Nigeria at the 2018 World Cup

Nigeria players and officials acknowledge the public as they celebrate after the FIFA World Cup 2018 qualifying football match between Nigeria and Zambia in Uyo, Akwa Ibom State, on October 7, 2017. PIUS UTOMI EKPEI / AFP


The jubilation over Nigeria’s qualification for the global football fiesta, the FIFA World Cup in Russia in 2018, is justified, considering the nation’s performance in the fifth appearance at the 2014 edition. This time, the Super Eagles topped their group after just the third game when the team defeated Zambia in Uyo Akwa Ibom State. The final qualifying match, against Egypt on November 11, 2017, would be mere formality, rankings and for confidence boosting. Judging by past experiences, however, the preparation must not be shoddy and it must involve the private sector as is the case in many other countries.

Many nations have recognised that football, just as sports in general, is big business. Beyond what goes on on the field of play, there is a bee-hive of supportive activities providing employment and generating revenue for various tiers of government. In Nigeria, the role of sports in reducing crime is well known, as participation offers outlet for youthful energy that could have been negatively deployed. Thus, sporting life has relevance to the security of the people. This has informed the importance accorded this human activity by governments and the seriousness that should be applied to any effort at developing a national policy for sports.

Nigeria has many men and women who are knowledgeable in the administration and business of sports, based on their participation and experience at the global level, in various roles as athletes, coaches and entrepreneurs. They are eager to utilise their expertise for their beloved country. They are, however, continually frustrated by the status quo that often arises from government’s over bearing hands in sports. For the nation to realise its potential in sports, there must be an enabling environment for the participation of qualified individuals and for the private sector.

Football has placed Nigeria on the front banner all over the world and the country is highly rated in the sport.
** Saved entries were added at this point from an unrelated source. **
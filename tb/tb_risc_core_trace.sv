// tb_risc_core_trace: replays the instruction words of the original basic
// core's simulation trace, back to back, on a core built with a one-stage
// ALU (ALU_STAGES = 1), the configuration of that basic core.
//
// Words (from address 0x9CC): LHI r2,1; ADD r3,r1,r2; SUB r4,r2,r3;
// ADDU r6,r3,r2; SUBU r1,r6,r2; AND r7,r3,r4; OR r8,r1,r2; SRA r0,r2,r4.
// r1 is set to 0x00010000 by an LHI a few slots earlier. Every ALU
// instruction depends on an earlier one, several on the one right before,
// so the sequence only works because of the bypass and the write-through
// register bank. Checked:
//   * the results, in the order they are written and one per cycle:
//     00010000 00020000 FFFF0000 00030000 00020000 00020000 00030000;
//   * the fetch-to-write latency of 4 cycles (IF, ID, EX, WB);
//   * where the bypass is taken: operand B for ADD and SUB, operand A for
//     SUBU, and nowhere else;
//   * NEGATIVE is high for exactly one cycle (the SUB result) and ZERO
//     never;
//   * the final register contents.
module tb_risc_core_trace;
  import risc_pkg::*;

  localparam word_t BASE = 32'h000009C0;

  logic clk = 1'b0, rst_n = 1'b0;
  always #5 clk = ~clk;

  word_t imem_addr, imem_rdata, dmem_addr, dmem_wdata, dmem_rdata, pc;
  logic  dmem_we, flag_zero, flag_negative, wb_conflict, branch_taken;
  logic  [2:0] bypass_hit;

  risc_core #(.RESET_PC(BASE), .ALU_STAGES(1)) dut (.*);

  word_t prog [32];
  int idx;
  assign idx = int'((imem_addr - BASE) >> 2);
  assign imem_rdata = (idx >= 0 && idx < 32) ? prog[idx] : '0;
  assign dmem_rdata = '0;

  int checks = 0, failures = 0, cycle = 0;
  int n_byp [3], n_neg = 0, n_zero = 0, add_fetch = -1, add_lat = -1;
  word_t wr_data [$];
  int    wr_cycle [$];

  task automatic chk(string what, int got, int exp);
    checks++;
    if (got != exp) begin failures++; $display("FAIL %s got %h exp %h", what, got, exp); end
  endtask

  always @(posedge clk) begin
    cycle <= cycle + 1;
    if (rst_n) begin
      for (int i = 0; i < 3; i++) if (bypass_hit[i]) n_byp[i]++;
      if (flag_negative) n_neg++;
      if (flag_zero) n_zero++;
      if (add_fetch < 0 && imem_addr == 32'h9D0) add_fetch = cycle;
      if (dut.rf_we && dut.rf_waddr != '0) begin
        wr_data.push_back(dut.rf_wdata);
        wr_cycle.push_back(cycle);
        if (add_fetch >= 0 && add_lat < 0 && dut.rf_waddr == 5'd3) add_lat = cycle - add_fetch + 1;
      end
    end
  end

  initial begin
    word_t exp_wr [9];
    for (int i = 0; i < 32; i++) prog[i] = '0;
    for (int i = 0; i < 3; i++) n_byp[i] = 0;
    prog[0]  = 32'h40800001;   // LHI r1, 1
    prog[3]  = 32'h41000001;   // LHI r2, 1           (0x9CC)
    prog[4]  = 32'h00886001;   // ADD  r3 = r1 + r2   (0x9D0)
    prog[5]  = 32'h010C8002;   // SUB  r4 = r2 - r3
    prog[6]  = 32'h0188C003;   // ADDU r6 = r3 + r2
    prog[7]  = 32'h03082004;   // SUBU r1 = r6 - r2
    prog[8]  = 32'h0190E005;   // AND  r7 = r3 & r4
    prog[9]  = 32'h00890006;   // OR   r8 = r1 | r2
    prog[10] = 32'h01100007;   // SRA  r0 = r2 >>> r4 (result discarded)
    prog[20] = encode_j(OP_J, -28'sd4);   // halt: jump to itself (0xA10)

    repeat (3) @(posedge clk);
    rst_n = 1;
    while (pc != 32'hA10) @(posedge clk);
    repeat (10) @(posedge clk);

    exp_wr = '{32'h00010000, 32'h00010000, 32'h00020000, 32'hFFFF0000, 32'h00030000,
               32'h00020000, 32'h00020000, 32'h00030000, 32'h0};
    chk("writes", wr_data.size(), 8);
    for (int i = 0; i < 8 && i < wr_data.size(); i++)
      chk($sformatf("write %0d", i), int'(wr_data[i]), int'(exp_wr[i]));
    for (int i = 2; i < 8 && i < wr_cycle.size(); i++)
      chk($sformatf("write %0d back to back", i), wr_cycle[i] - wr_cycle[i-1], 1);
    chk("fetch-to-write latency", add_lat, 4);
    chk("bypass A", n_byp[0], 1);
    chk("bypass B", n_byp[1], 2);
    chk("bypass C", n_byp[2], 0);
    chk("NEGATIVE cycles", n_neg, 1);
    chk("ZERO cycles", n_zero, 0);
    chk("r1", int'(dut.u_regfile.regs[1]), 32'h00020000);
    chk("r2", int'(dut.u_regfile.regs[2]), 32'h00010000);
    chk("r3", int'(dut.u_regfile.regs[3]), 32'h00020000);
    chk("r4", int'(dut.u_regfile.regs[4]), 32'hFFFF0000);
    chk("r6", int'(dut.u_regfile.regs[6]), 32'h00030000);
    chk("r7", int'(dut.u_regfile.regs[7]), 32'h00020000);
    chk("r8", int'(dut.u_regfile.regs[8]), 32'h00030000);
    chk("r0", int'(dut.u_regfile.regs[0]), 0);
    chk("collisions", int'(wb_conflict), 0);
    $display("TB_RESULT checks=%0d failures=%0d", checks, failures);
    $finish;
  end

  initial begin
    repeat (2000) @(posedge clk);
    failures++;
    $display("watchdog expired");
    $display("TB_RESULT checks=%0d failures=%0d", checks, failures);
    $finish;
  end
endmodule
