// tb_sdtv_block: the standard-definition workload, one complete 8 x 8
// inverse DCT in software with the MAC and HADD instructions, on the
// processor at its default parameters.
//
// Data layout: each word packs two rows (or two columns) of one element,
// so every instruction works on two transforms at once.
//   IN  + 32p + 4k : {X[2p][k],   X[2p+1][k]}      input coefficients
//   ROW + 32p + 4n : {y[2p][n],   y[2p+1][n]}      after the row pass
//   COL + 32q + 4k : {y[k][2q],   y[k][2q+1]}      transposed
//   OUT + 32q + 4n : {z[n][2q],   z[n][2q+1]}      result
// The 1-D pass is a loop run four times per direction. Its body loads
// eight words, forms x(n) = sum_k X(k) cos((2n+1)k pi/16) with 64
// MACKL/MACK on the constant bank (even k and odd k into separate
// accumulators), joins them with 8 HADD and stores eight words. Between
// the two loops a straight-line transpose swaps the halves of 2 x 2 blocks
// with AND, shifts and OR.
// Checks: every result word against a sequential model of the instruction
// set, exactly (this covers the scheduling of the loop); every result
// against the 2-D transform in real arithmetic, within 56 (Q15 truncation
// in both passes, amplified by the column sums); 512 MAC and 64 HADD
// results; 6 taken branches; no write-back collision. The cycle count of
// the block is printed with the clock it would need for the 1.736 us
// per-block budget of 640 x 480 video at 30 frames/s.
module tb_sdtv_block;
  import risc_pkg::*;
  import tb_prog_pkg::*;

  localparam int IN = 32'h000, ROW = 32'h080, COL = 32'h100, OUT = 32'h180;
  localparam int TOL = 56;

  logic clk = 1'b0, rst_n = 1'b0;
  always #5 clk = ~clk;

  logic  host_sel, host_we;
  word_t host_addr, host_wdata, host_rdata, pc;
  logic  flag_zero, flag_negative, wb_conflict, branch_taken;
  logic  [2:0] bypass_hit;

  stb_risc_top dut (.*);

  int checks = 0, failures = 0, cycles = 0;
  int n_mac = 0, n_hadd = 0, n_branch = 0, n_conflict = 0;

  always @(posedge clk) if (rst_n) begin
    cycles++;
    if (dut.u_core.mac_o.valid) n_mac++;
    if (dut.u_core.hadd_s.valid) n_hadd++;
    if (branch_taken) n_branch++;
    if (wb_conflict) n_conflict++;
  end

  task automatic host_write(bit sel, int addr, word_t d);
    @(negedge clk); host_sel = sel; host_addr = word_t'(addr); host_wdata = d; host_we = 1;
    @(negedge clk); host_we = 0;
  endtask
  task automatic host_read(int addr, output word_t d);
    @(negedge clk); host_sel = 1; host_addr = word_t'(addr); host_we = 0;
    #1 d = host_rdata;
  endtask
  task automatic chk(string what, int got, int exp, int tol = 0);
    int d; d = got - exp; if (d < 0) d = -d;
    checks++;
    if (d > tol) begin failures++; $display("FAIL %s got %0d exp %0d", what, got, exp); end
  endtask

  function automatic int kidx(int n, int k);
    int m; m = ((2*n+1)*k) % 32;
    return (m <= 16) ? m : 32 - m;
  endfunction

  // one loop of four two-lane 1-D passes; r25 walks the input, outputs
  // go 0x80 bytes further on
  function automatic void pass_loop(int base);
    int top, br;
    alu_i(OP_ADDI, 25, 0, 16'(base));
    alu_i(OP_ADDI, 26, 0, 16'd4);
    nop(4);
    top = slot();
    for (int k = 0; k < 8; k++) lw(1 + k, 25, 16'(4*k));
    for (int k = 0; k < 8; k++)
      for (int n = 0; n < 8; n++)
        media((k < 2) ? MD_MACKL : MD_MACK, (k % 2 == 0) ? 9 + n : 17 + n, 1 + k, kidx(n, k));
    alu_i(OP_ADDI, 26, 26, 16'hffff);
    for (int n = 0; n < 8; n++) media(MD_HADD, 9 + n, 9 + n, 17 + n);
    for (int n = 0; n < 8; n++) sw(9 + n, 25, 16'(32'h80 + 4*n));
    alu_i(OP_ADDI, 25, 25, 16'd32);
    nop(1);
    br = slot();
    sched(encode_i(OP_BNEZ, 26, 0, 16'(4 * (top - br - 1))), '{}, '{26}, '{}, 0);
    emit_raw('0);                       // delay slot
    nop(4);
  endfunction

  int    blk [8][8];
  word_t halt_pc, d;
  int    branches;

  initial begin
    int md;
    host_sel = 0; host_we = 0; host_addr = 0; host_wdata = 0;
    md = 0;
    for (int r = 0; r < 8; r++)
      for (int c = 0; c < 8; c++)
        blk[r][c] = (r == 0 && c == 0) ? int'($urandom % 301) - 150 : int'($urandom % 41) - 20;

    // ---------------------------------------------------------- program
    prog_reset();
    alu_i(OP_ADDI, 31, 0, 16'd16);
    lhi(30, 16'hffff);
    pass_loop(IN);
    // transpose 2 x 2 blocks: A = {y[2p][2q], y[2p+1][2q]}, B = {y[2p][2q+1], y[2p+1][2q+1]}
    for (int p = 0; p < 4; p++)
      for (int q = 0; q < 4; q++) begin
        int b; b = 1 + 6 * ((4*p + q) % 4);
        lw(b, 0, 16'(ROW + 32*p + 8*q));
        lw(b + 1, 0, 16'(ROW + 32*p + 8*q + 4));
        alu_r(ALU_AND, b + 2, b, 30);
        alu_r(ALU_SRL, b + 3, b + 1, 31);
        alu_r(ALU_OR, b + 2, b + 2, b + 3);
        sw(b + 2, 0, 16'(COL + 32*q + 4*(2*p)));
        alu_r(ALU_SLL, b + 4, b, 31);
        alu_i(OP_ANDI, b + 5, b + 1, 16'hffff);
        alu_r(ALU_OR, b + 4, b + 4, b + 5);
        sw(b + 4, 0, 16'(COL + 32*q + 4*(2*p+1)));
      end
    pass_loop(COL);
    halt_pc = halt(32'h0);

    // ---------------------------------------------------------- reference models
    M.delete();
    for (int p = 0; p < 4; p++)
      for (int k = 0; k < 8; k++)
        M[(IN + 32*p + 4*k) / 4] = {16'(blk[2*p][k]), 16'(blk[2*p+1][k])};
    iss_run(32'h0, halt_pc, 100000);

    // ---------------------------------------------------------- load and run
    for (int i = 0; i < prog.size(); i++) host_write(0, 4*i, prog[i]);
    for (int p = 0; p < 4; p++)
      for (int k = 0; k < 8; k++)
        host_write(1, IN + 32*p + 4*k, {16'(blk[2*p][k]), 16'(blk[2*p+1][k])});
    @(negedge clk); rst_n = 1;
    while (pc != halt_pc) @(posedge clk);
    branches = n_branch;     // the halt jump keeps branching afterwards
    $display("program %0d words, %0d instructions executed, block done in %0d cycles",
             prog.size(), executed, cycles);
    $display("for 1.736 us per block this needs a %0d MHz clock", (cycles * 1000 + 1735) / 1736);
    repeat (30) @(posedge clk);

    // ---------------------------------------------------------- check
    for (int q = 0; q < 4; q++)
      for (int n = 0; n < 8; n++) begin
        word_t m;
        host_read(OUT + 32*q + 4*n, d);
        m = M[(OUT + 32*q + 4*n) / 4];
        chk($sformatf("model word q%0d n%0d", q, n), int'(d), int'(m));
        for (int h = 0; h < 2; h++) begin
          real s; int c, got, dv;
          c = 2*q + h;
          s = 0.0;
          for (int k = 0; k < 8; k++)
            for (int l = 0; l < 8; l++)
              s += blk[k][l] * $cos((2*c+1) * l * 3.14159265358979 / 16.0)
                             * $cos((2*n+1) * k * 3.14159265358979 / 16.0);
          got = (h == 0) ? sx16(d[31:16]) : sx16(d[15:0]);
          dv = got - int'($floor(s + 0.5)); if (dv < 0) dv = -dv;
          if (dv > md) md = dv;
          chk($sformatf("z[%0d][%0d]", n, c), got, int'($floor(s + 0.5)), TOL);
        end
      end
    $display("largest deviation from real arithmetic: %0d", md);
    chk("MAC results", n_mac, 512);
    chk("HADD results", n_hadd, 64);
    chk("taken branches", branches, 6);
    chk("collisions", n_conflict, 0);
    $display("TB_RESULT checks=%0d failures=%0d", checks, failures);
    $finish;
  end

  initial begin
    repeat (20000) @(posedge clk);
    failures++;
    $display("watchdog expired");
    $display("TB_RESULT checks=%0d failures=%0d", checks, failures);
    $finish;
  end
endmodule
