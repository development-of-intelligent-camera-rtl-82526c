# EDICAM camera logic in SystemVerilog

EDICAM is a fast camera system for plasma experiments. It does not stream whole frames. The
host asks for small **regions of interest (ROIs)**, each at a precise time on a shared clock.
The camera reads out only those pixels, and a processing unit looks at them with almost no
delay. When a pixel statistic crosses a threshold, it fires actions: it triggers further
readouts, starts exposures, toggles pins or interrupts the host.

The system has two FPGAs joined by a 10 Gbit/s optical link:

* the **Sensor Module (SM)** sits next to a 1280×1024, 12-bit CMOS sensor. It runs exposure
  sequences, turns readout requests into sensor ROI downloads and sample pulses, and packs
  the results into commands on the link.
* the **Image Processing and Control Unit (IPCU)** sits in the host PC. It unpacks those
  commands, computes minimum, maximum and sum over each ROI (optionally limited to a
  sub-ROI), and runs an event processor that reacts to the results.

Both sides keep the same system time, the **ETU** (64-bit count of 100 ns periods), so
requests and reports are stamped in a common time base.

This repository holds the user logic of both sides, a top level that places them side by
side, and a self-checking testbench for every block.

## Data flow

```
           SM (clk_sm, 100 MHz)                                   IPCU (clk_ipcu, 125 MHz)
 requests ─► readout_ctrl ─► syncmodul ─► SCFW (40 MHz)   link ─► link_rx ─► ipcu_cmd_decoder
 exposure ─► exposure_ctrl ─┘  params, sample, exposure, busy           │        │ mode, image QWs
              │ status, row descriptors                                  │        ▼
 SCFW image ─► smcg (command generator) ─► link_tx ─► link        host ◄─┘       rdp ─► event_processor ─► actions
 etu_timing ─┘                                                               etu_timing ─┘
```

`edicam_top` holds `etu_timing`, `exposure_ctrl`, `readout_ctrl`, `syncmodul`, `smcg` and
`link_tx` on the SM side. On the IPCU side it holds `link_rx`, `ipcu_cmd_decoder`, `rdp`,
`event_processor`, one `roip_gen` per ROIP and a second `etu_timing`. The two sides share no signal. The SM's `g10tx_*` ports and the IPCU's
`g10rx_*` ports stand for the two ends of the optical link.

Everything not built here appears as top-level ports:

* the sensor control firmware (SCFW), i.e. the ROI parameter FIFO and the
  sample/exposure/busy control, both on the SCFW's own 40 MHz clock `clk_scfw`, and the
  192-bit image FIFO, which runs on `clk_sm`;
* the link and PCIe cores and the PLLs;
* the SM command decoder and register table (exposure parameters, start/stop, readout
  requests, sample-hold time, acknowledge requests);
* the IPCU register table (sub-ROI and threshold tables, event processor configuration);
* the descriptor memory of the IPCU readout command generator. It holds each ROI's row
  descriptors and feeds the RDP X-parameter interface (`rdp_xp_*`);
* the command requesters that carry ROIP requests to the SM (`roip_req_*`).

Two event processor actions come out as ports: the readout trigger and the exposure trigger.
In a full system, IPCU-to-SM commands carry them to the SM.

## System time

`etu_timing` divides the ETU source clock (any multiple of 10 MHz; `ETU_DIV` = f/10 MHz, by
default 4 for 40 MHz) with a modulus counter. Once per ETU the counter makes an enable one
source period wide. `narrow_en_sync` moves that pulse into the system clock domain:

1. A flip-flop clocked by the pulse itself, with D tied high, catches the pulse, however
   short it is.
2. Three destination flip-flops follow it.
3. An edge detector makes a one-cycle `tick`.
4. The second stage clears the catching flop asynchronously.

The 64-bit counter counts ticks, and can be cleared or loaded. A clear or load also restarts
the modulus counter, so the next tick comes a full ETU later. A tick reaches the destination
2–3 destination cycles after the source pulse.

## Exposure sequences

`exposure_ctrl` has three states: IDLE, ARM and RUN.

* **Start.** A start moves it to ARM. RUN begins at once (immediate), on a trigger
  (triggered), or when the ETU time reaches `t0`.
* **Cycles.** In RUN, each cycle lasts `t_repetition` ETU. The exposure output is high for the
  first `t_exposure` ETU of each cycle.
* **End.** After `n_loop` cycles the controller returns to IDLE. `n_loop` = 0 repeats
  forever.
* **Stop.** A stop in ARM returns to IDLE at once. A stop in RUN lets the current cycle finish.
* **Output.** `exp_time_o` keeps the ETU time of the last exposure start. It goes into every
  readout report.

## Readout requests (`readout_ctrl`)

This is the part with the most rules. A request has two parts:

* **Row descriptors** `{width, x0}` on the Xi interface. A rectangular ROI has one descriptor.
  An arbitrary ROI has one descriptor per row. `xi_last` marks the request's last
  descriptor.
* **A mode word** on the mode interface: ROIP id, immediate, persistent, triggered, arbitrary,
  first row, row count, sampling time.

The descriptors go into two identical FIFOs:

* one feeds the SCFW ROI downloads;
* the other feeds the command generator, which sends the descriptors to the IPCU with the
  image.

`XI_DEPTH` = 2048 holds two requests of 1024 arbitrary rows. The mode FIFO holds two
requests. `req_count` counts requests written and not yet sent. The writer must wait while
`req_full_o` is high.

When a request reaches the head of the queue, the controller is ARMED. It then decides in
this order:

| condition | action |
|---|---|
| `clear_i` | drop, flagged *stopped* |
| immediate | take a new sample now |
| triggered | sample on `trigger_i`; without *persistent*, drop as *timeout* once ETU passes the sampling time |
| sampling time = time of the last sample, and that sample is still valid (younger than `sample_hold_i` ETU) | reuse it: no new sample |
| ETU = sampling time | sample now |
| ETU already past the sampling time | sample anyway if *persistent*, else drop as *timeout* |

* **Sample pulse.** In ARMED the pulse goes out in the same cycle that the decision is made,
  if the sensor is not busy. A timed sample therefore hits the requested ETU exactly; the
  end-to-end test checks this. If the sensor is busy, the controller waits for `busy_i` to
  fall.
* **SCFW rectangles.** A rectangular ROI becomes one rectangle (x, y0, width, nrows). An
  arbitrary ROI becomes one single-row rectangle per row, with first/last framing.
* **Segment count.** While writing, the controller adds up the number of 16-pixel segments,
  ceil(w/16) per row.
* **Completion.** The controller counts falling edges of `busy` until it has seen one per
  rectangle. It then pushes a status word: sample and exposure times, mode, segment count,
  stopped/timeout flags.
* **Dropped request.** Its descriptors are flushed from the SCFW-side FIFO, and a status word
  goes out just the same.

## Crossing into the SCFW clock (`syncmodul`)

The SCFW takes ROI parameters and control lines on a fixed 40 MHz clock. The SM logic runs
at 100 MHz. `syncmodul` sits between them and looks like the SCFW to the SM side, only
faster. The image port needs no crossing because the SCFW clocks it from `clk_sm`.

* **ROI parameters** pass through `async_fifo`, a dual-clock FIFO of 8 words. Its pointers
  cross in Gray code through two flip-flops. On the SCFW side a word is written into the
  SCFW port whenever the FIFO holds one and the port is not full. A word arrives 3 to 5
  SCFW cycles after it is written.
* **exposure** (to the SCFW) and **busy** (from the SCFW) are levels. Each passes through a
  two-flip-flop `base_sync`.
* **sample** is a one-cycle pulse at 100 MHz, shorter than a 40 MHz period. It is registered
  once, then carried by the same `narrow_en_sync` used for the time base. The SCFW sees one
  pulse of one cycle, 3 to 4 cycles later.
* **busy hold.** The readout controller counts busy's falling edges and samples only when
  busy is low. The synchronised busy comes late, so `busy_o` is held high from each accepted
  parameter word until the SCFW's busy has been seen. Without this hold, the controller
  could see an idle SCFW while a rectangle is still crossing.

## Commands on the link

Everything on the link is a packet of 64-bit words (QWs), marked with sop and eop:

* The first QW is a header: `{opcode[63:56], id[55:48], 24'b0, length[23:0]}`. `length`
  counts QWs including the header. The length field is 24 bits because a full frame is about
  246 k QWs.
* A CRC QW follows the command: CRC-32, polynomial 0x04C11DB7, register preset to all ones,
  MSB first, no final inversion, in the low 32 bits.

| command | opcode | contents after the header |
|---|---|---|
| ROI_DATA | 0x10 | mode word, sample time, exposure time, image (3 QWs per 192-bit segment, only if the request was not dropped), row descriptors, error word `{SCFW data error, timeout, stopped}` |
| STATUS | 0x02 | `{req_count, readout state, exposure state}`, exposure time |
| ACK | 0x01 | acknowledge word |

The mode word packs `{id, immediate, persistent, triggered, arbitrary, nrows[11:0], y0[10:0],
8'b0, n_seg[20:0]}`.

An ROI_DATA length is 5 + (number of descriptors) + 3·n_seg. The receiver uses this to tell
whether an image is present.

**`smcg`** (SM command generator) builds these commands. Its parts:

* The **image converter** splits each 192-bit segment into three QWs.
* The **error detector** records whether any segment of the image carried the SCFW's
  invalid-data bit.
* The **status converter** turns each status word into three parameter QWs in an *info FIFO*.
  Later it adds the error word, marked *last*. It also puts `{has_image, length}` into a
  *status FIFO*.
* The **core** sends a command as 1–3 header QWs followed by up to four source FIFOs, each
  read up to and including its *last* QW. An ROI_DATA with image reads info, image,
  descriptors and info again. One without image reads info, descriptors and info.
* When idle, the core takes an ACK first, then a STATUS when the exposure state, readout
  state or request count has changed, then an ROI_DATA.
* `data_sent_o` releases the request slot in the readout controller.

**`link_tx`** (link transmitter):

* It buffers QWs in a small FIFO and sends the packet once the requester's `size` is known.
* It appends the CRC QW with eop and acknowledges the requester.
* It stops writing when the link's fill level reaches `HIGH_TH` (240 of 256) and resumes
  below `LOW_TH` (192).

**`link_rx`** (link receiver):

* It takes the length from the first QW and recomputes the CRC.
* It holds the packet's last QW back until the CRC QW has arrived. As a result `cmd_end_o`
  and `crc_error_o` are valid in the same cycle as the read of the last QW.
* On a length error it pulses every error flag, drops what it holds, and discards the rest of
  an over-long packet.

## IPCU processing

**`ipcu_cmd_decoder`**:

* **ROI_DATA.** From the three parameter QWs it rebuilds the readout mode. If the command
  carries an image, it hands the mode to the RDP and then streams the image QWs into it,
  with back-pressure.
* **STATUS and ACK** update host-side outputs.
* **Every ROI** produces a report with its id, times and error bits.
* **Errors.** It counts CRC errors (the command is still decoded), length errors (the
  command is abandoned) and unknown opcodes.

**`rdp`** (ROI data processor) handles one ROI at a time:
It is the focus of many talent hunters. The nation first qualified for the World Cup in 1994. Two years later, the Nigerian Team won the Gold Medal in the Atlanta Olympics. Many of the players in the squad were recruited to play in professional teams in Europe. The nation also qualified for the Finals in 1998, 2002, 2010. In 2014 (in Rio de Janeiro, Brazil) Nigeria reached the second round after placing second behind Argentina in the Group matches but lost to France in the frist round of the knock-out draw.

With the experience garnered by Nigerian players who compete among the best in the world in professional teams, Nigeria should aim high in Russia and improve on the second round achievement of 2014. For this expected greater showing, the Nigerian Football Federation must put its house in order. Although it is still under government influence, despite protests and sanctions from the world body, experience has revealed the need for private sector funding by individuals and business entities with a passion for the sport. It cannot be overstated that individuals and corporate bodies able and willing to support football need the enabling environment in order to benefit from the mileage from sponsorship.

In addition to its social and commercial importance, sport is a tool of global diplomacy and national unity. Whenever Nigeria is competing against another country in football, the entire citizenry is united in support of the national team. Somehow, a contest on a football pitch assumes the dimension of warfare. This was the wisdom behind the originators of the Ancient Delphic Games, a competition between nations in Arts and Music; for each nation to parade its culture as an exhibition of their edification.

Sports as a potent tool for local and international politics, contributed greatly to the collapse of apartheid in South Africa. In its years of isolation, the sport, loving people of that great country yearned to be part of the global sports competition. When the legendary Alhaji Raheem Adejumo was President of the Nigeria Olympics Committee, he spoke of the efforts of his South African counterpart Sam Ramsamy, to make him comply with the requirements of the International Olympic Committee. This was a major step towards the country’s re-admission into world sports and a precursor to all-party governance in 1994, after which its great teams in Rugby and Cricket began making their exploits.

As Nigeria focuses on serious preparations for the nation’s success in Russia 2018, the unifying power of this sporting achievement must not be lost on Nigeria as a nation. At a time when there is a clamour in the land over various issues, coming together by all Nigerians at moments of sporting competitions is evidence of their common humanity and intrinsic goodness. The government, must, therefore, ensure that the right people are given the specific tasks for the achievement of the nation’s goal of putting up a winning show at the 2018 World Cup Finals.